What are the clinical indications for this Helmut Zepf instrument?

This manual dental instrument is specifically indicated for oral and dental surgery interventions requiring precise curettage of tissues or root surfaces. The manufacturer Helmut Zepf specifies that the use of this curette tip is exclusively reserved for qualified healthcare professionals. It is used for the removal of tartar deposits, cleaning of sockets, or tissue debridement during implantology or periodontology protocols. The primary indication is based on manual handling for optimal tactile control during the excision of pathological tissues or debris, thus ensuring adequate preparation of the surgical site before subsequent steps of care or reconstruction.

What are the technical characteristics of the curette tip 24.751.114C?

The Helmut Zepf curette tip is distinguished by its M4X0.5 technical thread, ensuring stable and secure fixation on compatible instrument supports. Manufactured from medical stainless steel, it offers high mechanical resistance essential for the forces applied during curettage. This device belongs to Class I of medical devices according to current regulations. An essential characteristic lies in its durability: due to the materials used and its design, there is no defined maximum limit for processing cycles, although the user must imperatively check for the absence of visible damage, such as cracks or defects on the cutting edges, before each use.

What are the contraindications and side effects for the use of this instrument?

The main contraindication to the use of this medical stainless steel instrument is metal intolerance or known hypersensitivity of the patient to this material. Contact with the instrument may trigger a hypersensitivity reaction in certain subjects. If such a reaction occurs during the intervention, the procedure must be immediately stopped and necessary medical measures must be taken. Furthermore, the use of the instrument is formally contraindicated if it shows visible signs of wear, breakage, or blunt cutting edges, as this could compromise patient safety and the effectiveness of the surgical act.

What are the maintenance and sterilization precautions?

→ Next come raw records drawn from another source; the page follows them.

# Traffic light controllers: a fixed-time T-junction controller and a programmable four-road controller

This repository holds synthesizable SystemVerilog for two traffic light controllers
that come from one published design study:

* **The T-junction controller** (`traffic_light_controller`). This is the small
  fixed-time circuit that the study simulated and synthesized for a 45 nm
  standard-cell library. A six-state ring drives four lamp groups at a T-shaped
  junction. Each state lasts a fixed number of clock cycles, counted by a 4-bit
  dwell counter. A mux-scan chain runs through its flip-flops.
* **The four-road controller** (`atlc`). This is a programmable controller for one
  main street crossed by three side streets. The user sets four timing parameters
  with switches and can read them back on hex LEDs. The controller runs a
  nine-state light sequence that lengthens a side-street green while traffic
  waits, serves a walk light on request, and has a blinking night mode.

The two controllers do not depend on each other. The top level,
`traffic_light_top`, places them side by side. They share only the clock and the
reset.

All lamp groups use one 3-bit code, `{red, yellow, green}`:

| code | lamp   |
|------|--------|
| 100  | red    |
| 010  | yellow |
| 001  | green  |
| 000  | dark   |

The type is `tlc_pkg::lamp_t`.

---

## 1. The T-junction controller

### Lamp groups and states

The junction has four lamp groups:

* `light_M1` and `light_M2`: the two directions of the main road.
* `light_MT`: the main-road turn into the side street.
* `light_S`: the side street.

The state register `ps` (3 bits) steps through a fixed ring S0 → S1 → … → S5 → S0:

| state (`ps`) | M1     | M2     | MT     | S      | stays while     |
|--------------|--------|--------|--------|--------|-----------------|
| S0 (000)     | green  | green  | red    | red    | count < `T_S0`  |
| S1 (001)     | green  | yellow | red    | red    | count < `T_S1`  |
| S2 (010)     | green  | red    | green  | red    | count < `T_S2`  |
| S3 (011)     | yellow | red    | yellow | red    | count < `T_S3`  |
| S4 (100)     | red    | red    | red    | green  | count < `T_S4`  |
| S5 (101)     | red    | red    | red    | yellow | count < `T_S5`  |

The traffic flow is simple. Both main directions run first. Then M2 is stopped, so
that main-road traffic can turn into the side street. Then the main road stops and
the side street gets its turn.

### Dwell rule and timing

On every clock edge in a state:

* If `count < T_Sn`, the counter increments.
* Otherwise the machine moves to the next state and clears the counter.

State *n* therefore lasts exactly `T_Sn + 1` cycles. The lamps are decoded from
`ps` alone (a Moore machine), so they change on the edge that changes the state.

The default limits (15, 3, 3, 15, 3, 3) are the ones printed on the study's state
diagram. With these limits, one full ring is 16+4+4+16+4+4 = 48 cycles.

The study's own simulation trace was run with shorter limits for S0, S1 and S5 (7,
2, 2). That trace shows S0 counting 0000…0111 and S1 and S5 counting 0000…0010.
Those values also match its synthesis report of 6 flip-flops: 3 state bits plus 3
counter bits, because the counter never exceeded 7. To reproduce that
configuration, instantiate the controller with these parameters:

```systemverilog
traffic_light_controller #(.T_S0(7), .T_S1(2), .T_S5(2)) u_tj (...);
```

With them, `tb_traffic_light_controller` reproduces the printed trace cycle for
cycle.

At the defaults, the counter needs all 4 bits. The block then has 7 flip-flops,
and the scan chain is 7 bits long.

### Reset and scan

* **Reset.** `rst` is asynchronous and active high. It forces S0 with the counter
  at 0.
* **Scan shift.** With `se` high, every functional update is replaced by a shift
  along the chain:
  `si → count[0] → … → count[3] → ps[0] → ps[1] → ps[2] → so`.
  The study's netlist has the `SE`/`SI`/`SO` ports and a single chain clocked on
  the rising edge. The chain order here is this design's own choice.
* **Unused codes.** A scan load can leave `ps` at one of the unused codes 110 or
  111. All lamps then show red, and the next functional clock goes to S0.

---

## 2. The four-road controller

### Parts

`atlc` is built from the parts that the design description lists:

| part | module | role |
|------|--------|------|
| synchronizers | `synchronizer` | Two flip-flops on every switch, button and sensor input. |
| latch | `walk_latch` | Holds a walk-button press until the controller serves it. |
| divider | `clk_divider` | Makes a one-second tick. `DIV` = 714286 gives 1 s from a 1.4 µs clock. |
| timer | `phase_timer` | Counts a phase length, in seconds, down on the tick. |
| D_RAM | `timing_ram` | Four 5-bit words holding TBASE, TEXT, TYEL and TBLINK. |
| FSM | `atlc_fsm` | Runs the user functions and the light sequences. |
| hex LEDs | `hex7seg` (two instances) | Show the parameter being read back, as two hex digits. |

The design description names these parts, but it gives no block diagram. The
interfaces between the parts, and the wiring, are this design's own.

### User interface

| input | meaning |
|-------|---------|
| `func_sw` (F1,F0) | 00 write a parameter, 01 read a parameter, 10 normal mode, 11 blinking mode |
| `lsel_sw` (L1,L0) | 00 TBASE, 01 TEXT, 10 TYEL, 11 TBLINK |
| `c_sw` (C4..C0) | value to write, 0–31 seconds |
| `go_btn` | starts the selected function on its rising edge |
| `walk_btn` | walk request |
| `sensor[2:0]` | waiting traffic on side streets 2, 3 and 4 |

The four functions, the four parameters and the switch names come from the
description. Which binary code selects which function or parameter is this
design's choice. The codes follow the order in which the description lists them.

After reset the controller is **idle**: every lamp and the walk light are dark.
It stays idle until GO is pressed. On GO it runs the selected function:

* **write.** Stores `c_sw` into the parameter selected by `lsel_sw`, in one cycle,
  then returns to idle.
* **read.** Shows the selected parameter on `disp_value` and on the two hex digits
  `hex_hi`/`hex_lo` (segments `{g..a}`, active high). The display follows `lsel_sw`
  until the function switches change.
* **normal** and **blink.** Run until the function switches change. The controller
  then returns to idle.

Each function needs a new GO press.

### Normal sequence

Road 1 is the main street; roads 2–4 are the side streets. `lamps[0]` is road 1.

| state | lamps                           | length |
|-------|---------------------------------|--------|
| N0    | all red                         | TYEL   |
| N1    | road 1 yellow                   | TYEL   |
| N2    | road 1 green (walk green if requested) | TEXT |
| N3/N4 | road 2 yellow / green           | TYEL / TBASE (+ TBASE while sensor) |
| N5/N6 | road 3 yellow / green           | TYEL / TBASE (+ …) |
| N7/N8 | road 4 yellow / green           | TYEL / TBASE (+ …) |

After N8 the sequence continues at N1. In every state that is not green, the
roads not listed show red.

The rules that take the most care are these:

* **Side-street extension.** When a side street's TBASE runs out, the controller
  checks that street's sensor. If it reports traffic, the green is reloaded with
  another TBASE. This repeats until the sensor is clear, so a side street stays
  green while cars keep arriving. Each extension pulses `extend` for one cycle.
* **Walk light.** A press is latched. It is served only when the main-street yellow
  (N1) ends. The walk light is then green for the whole main green (N2), and the
  request is cleared. A press made during that walk phase is kept for the next
  cycle. At all other times while running, the walk light is red.
* **Blinking mode.** The controller alternates two patterns, each for TBLINK:
  * main street yellow with the side streets red;
  * main street red with the side streets yellow.

  The walk light stays red.

### Timing

* **Input latency.** Inputs pass two synchronizer flops. A switch change therefore
  reaches the state machine two cycles later, and the machine reacts on the
  following edge.
* **Exact phase lengths.** The divider restarts whenever the timer is loaded. So a
  phase of N seconds lasts exactly `N × DIV` clock cycles, with no jitter from a
  free-running divider.
* **Zero length.** A parameter of 0 is treated as 1 second, so that no phase can
  hang.

### Default parameters

| parameter | value | origin |
|-----------|-------|--------|
| TYEL   | 5 s  | the study's nine-state light table |
| TEXT   | 25 s | the study's nine-state light table |
| TBASE  | 25 s | the study's nine-state light table |
| TBLINK | 1 s  | this design's choice |

The table gives the same 25 s to every green. The prose, however, says that a
side street normally has a shorter green than the main street. Write a smaller
TBASE to get that behaviour.

---

## 3. Where this design fills gaps or departs from the source

* **T-junction dwell limits.** The state diagram and the simulation trace disagree.
  The defaults follow the diagram; the trace's configuration is reachable by
  parameters (section 1). As a result, the default block has one flip-flop more
  than the synthesized circuit (7 against 6).
* **Idle state against the all-red state.** The description says the lamps are off
  in the reset/idle state. Its light table shows all red at reset. Here, idle is
  dark, and the normal sequence *starts* with an all-red state N0. N0 is given
  the yellow time, because the table gives it no length.
* **No red+yellow.** The description mentions red and yellow together as a
  "get ready" signal, but its light table never uses it. Yellow is shown alone.
* **One walk request and one walk light.** The intersection sketch has several
  walk buttons and walk lights. They are treated as one request input and one
  light pair, driven in parallel.
* **The study's own choices are not described.** The switch codes, the exit from a
  running function when the switches change, the divider ratio, the synchronizer
  depth and the hex display format are all choices made here.
* **Outside the RTL.** The synthesis results of the study (area, leakage and
  switching power in a 45 nm library) are properties of a cell library, not of
  the RTL. They are not modelled. The lamps, buttons and sensors themselves are
  off-chip parts.

---

## 4. Top level

`traffic_light_top` has one parameter, `DIV` (default 714286), which it passes to
the four-road controller.

Its ports are `clk` and `rst` (asynchronous, active high), plus:

* the T-junction ports, prefixed `tj_`: `se`, `si`, `so`, the four lamp groups,
  `state` and `count`;
* the four-road ports, prefixed `fr_`: switches, buttons, sensors, `lamps`, walk
  light, display, `extend` and `state`.

---

## 5. Simulating

Everything runs with plain Verilator 5. The package must be read first. Example:

```sh
verilator --binary --timing -Irtl -y rtl -y tb +libext+.sv \
    rtl/tlc_pkg.sv tb/tb_traffic_light_top.sv --top-module tb_traffic_light_top
./obj_dir/Vtb_traffic_light_top
```

Every testbench is self-checking. Each one ends by printing
`TB_RESULT checks=<n> failures=<n>`, and each has a watchdog.

| testbench | what it covers |
|-----------|----------------|
| `tb_traffic_light_controller` | Both dwell configurations against a reference model, the printed trace, and scan shift-in/out. |
| `tb_clk_divider`, `tb_synchronizer`, `tb_walk_latch`, `tb_timing_ram`, `tb_phase_timer`, `tb_hex7seg` | The individual parts. |
| `tb_atlc_fsm` | The state machine with modelled store and timer: write, read, two normal cycles with extension and walk, and blink. |
| `tb_atlc` | The whole four-road controller through its switches, with `DIV` = 10. Every phase is checked to the cycle. |
| `tb_traffic_light_top` | End to end, both controllers, `DIV` = 20. It counts every mechanism (all six T-junction states, scan, write, read, full normal cycle, extension, walk, blink, return to idle) and fails if one never occurs. |
| `tb_traffic_light_top_full` | The top at its default parameters. It covers one complete normal cycle of 125 s: 89,285,750 clock cycles, about a minute of simulation. |

---

## 6. Changing it

* **T-junction timing.** Change `T_S0`…`T_S5`. Keep every limit below
  `2**COUNT_W`; elaboration stops with an error otherwise.
* **Four-road clock.** Set `DIV` to the clock frequency in Hz. Change the
  `INIT_*` parameters of `atlc` for other power-up timings.
* **Function and parameter codes.** The switch codes live in `tlc_pkg`.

As Helmut Zepf Medizintechnik GmbH products are delivered non-sterile, a strict reprocessing protocol is mandatory. Before the first use, as well as before each subsequent use, the instrument must be fully cleaned, disinfected, and sterilized. It is crucial to proceed with thorough cleaning to remove all organic residue. The user must also systematically check the physical condition of the tip (absence of cracks or deformations). Compatibility with other products and instruments used during the procedure must be verified beforehand. Being a non-resorbable instrument, its maintenance relies on the quality of the sterilization cycle to guarantee the asepsis of the surgical field.

Who is the manufacturer and what standards are met by this device?

The official manufacturer of this device is the company Helmut Zepf Medizintechnik GmbH, located in Seitingen-Oberflacht, Germany. This medical device is classified as Class I, in accordance with regulatory requirements relating to manual dental instruments. The manufacturer insists that the use of this instrument is strictly reserved for healthcare professionals. Compliance with the safety and usage instructions provided by Helmut Zepf is imperative to guarantee the conformity of care. Although specific CE marking is not detailed in the source data, the Class I classification confirms its status as a regulated medical device within the European Union for professional dental use.

State of the art

Specialized surgical instrumentation is evolving towards ergonomic designs.